----- Provided records -----
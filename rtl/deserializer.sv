// deserializer: turns 72-bit BRAM words back into the vectors the PU array eats.
//
// The controller tags every read it sends to this unit (rd_tag_t), and the
// word arrives one cycle later with rvalid. RD_X words hold two inputs; the
// unit keeps the latest one. RD_W words hold 72/W_BITS weights of one column;
// word idx fills column lanes idx*WPW onwards, and the word tagged last
// completes the column, which then leaves on col_valid together with x_i (the
// low or high half of the held x word, chosen by the tag's xhalf bit). RD_B
// words hold two 32-bit biases; the word tagged last completes the bias vector
// and raises col_valid with col_is_bias set. Both outputs are registered: the
// token appears the cycle after its last word. Lanes beyond the words read
// keep stale values; they belong to PUs whose results are never written back.
//
// With ZERO_SKIP set (the ternary build), a column whose words were all zero
// is dropped instead of sent, so no PU switches for it; skipped counts them.
// The document checks loaded weights for zero in the deserializer; dropping
// whole columns is how this design applies that to a column-broadcast array.
module deserializer
  import sid_pkg::*;
#(
  parameter int N         = 256,
  parameter int W_BITS    = 8,
  parameter bit ZERO_SKIP = 1'b0
) (
  input  logic                clk,
  input  logic                rst_n,
  input  logic                rvalid,
  input  logic [MEM_W-1:0]    rdata,
  input  rd_tag_t             rtag,
  output logic                col_valid,
  output logic                col_is_bias,
  output logic [DATA_W-1:0]   col_x,
  output logic [N*W_BITS-1:0] col_w,
  output logic [N*DATA_W-1:0] bias_vec,
  output logic [31:0]         skipped
);
  localparam int WPW   = MEM_W / W_BITS;        // weights per word
  localparam int NWW   = (N + WPW - 1) / WPW;   // words per full column
  localparam int NBW   = (N + 1) / 2;           // words per bias vector
  localparam int CBW   = NWW * WPW * W_BITS;    // column buffer width
  localparam int BBW   = NBW * 2 * DATA_W;      // bias buffer width

  logic [CBW-1:0]        colbuf;
  logic [BBW-1:0]        biasbuf;
  logic [2*DATA_W-1:0]   xword;
  logic                  colzero;               // all words so far were zero
  logic                  wzero;

  assign wzero    = (rdata[WPW*W_BITS-1:0] == '0);
  assign col_w    = colbuf[N*W_BITS-1:0];
  assign bias_vec = biasbuf[N*DATA_W-1:0];

  always_ff @(posedge clk) begin
    if (!rst_n) begin
      col_valid   <= 1'b0;
      col_is_bias <= 1'b0;
      colzero     <= 1'b1;
      skipped     <= '0;
      xword       <= '0;
      col_x       <= '0;
      colbuf      <= '0;
      biasbuf     <= '0;
    end else begin
      col_valid <= 1'b0;
      if (rvalid) begin
        unique case (rtag.kind)
          RD_X: xword <= rdata[2*DATA_W-1:0];
          RD_W: begin
            for (int k = 0; k < NWW; k++)
              if (int'(rtag.idx) == k) colbuf[k*WPW*W_BITS +: WPW*W_BITS] <= rdata[WPW*W_BITS-1:0];
            colzero <= (rtag.idx == '0) ? wzero : (colzero & wzero);
            if (rtag.last) begin
              col_x       <= rtag.xhalf ? xword[2*DATA_W-1:DATA_W] : xword[DATA_W-1:0];
              col_is_bias <= 1'b0;
              if (ZERO_SKIP && wzero && (rtag.idx == '0 || colzero))
                skipped   <= skipped + 1;
              else
                col_valid <= 1'b1;
            end
          end
          RD_B: begin
            for (int k = 0; k < NBW; k++)
              if (int'(rtag.idx) == k) biasbuf[k*2*DATA_W +: 2*DATA_W] <= rdata[2*DATA_W-1:0];
            if (rtag.last) begin
              col_valid   <= 1'b1;
              col_is_bias <= 1'b1;
            end
          end
          default: ;
        endcase
      end
    end
  end
endmodule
-----
Every line from the top of the material through the line containing "two inputs; the" must be transcribed exactly, and no other line may appear.

filename rtl/deserializer.sv
// deserializer: turns 72-bit BRAM words back into the vectors the PU array eats.
//
// The controller tags every read it sends to this unit (rd_tag_t), and the
// word arrives one cycle later with rvalid. RD_X words hold two inputs; the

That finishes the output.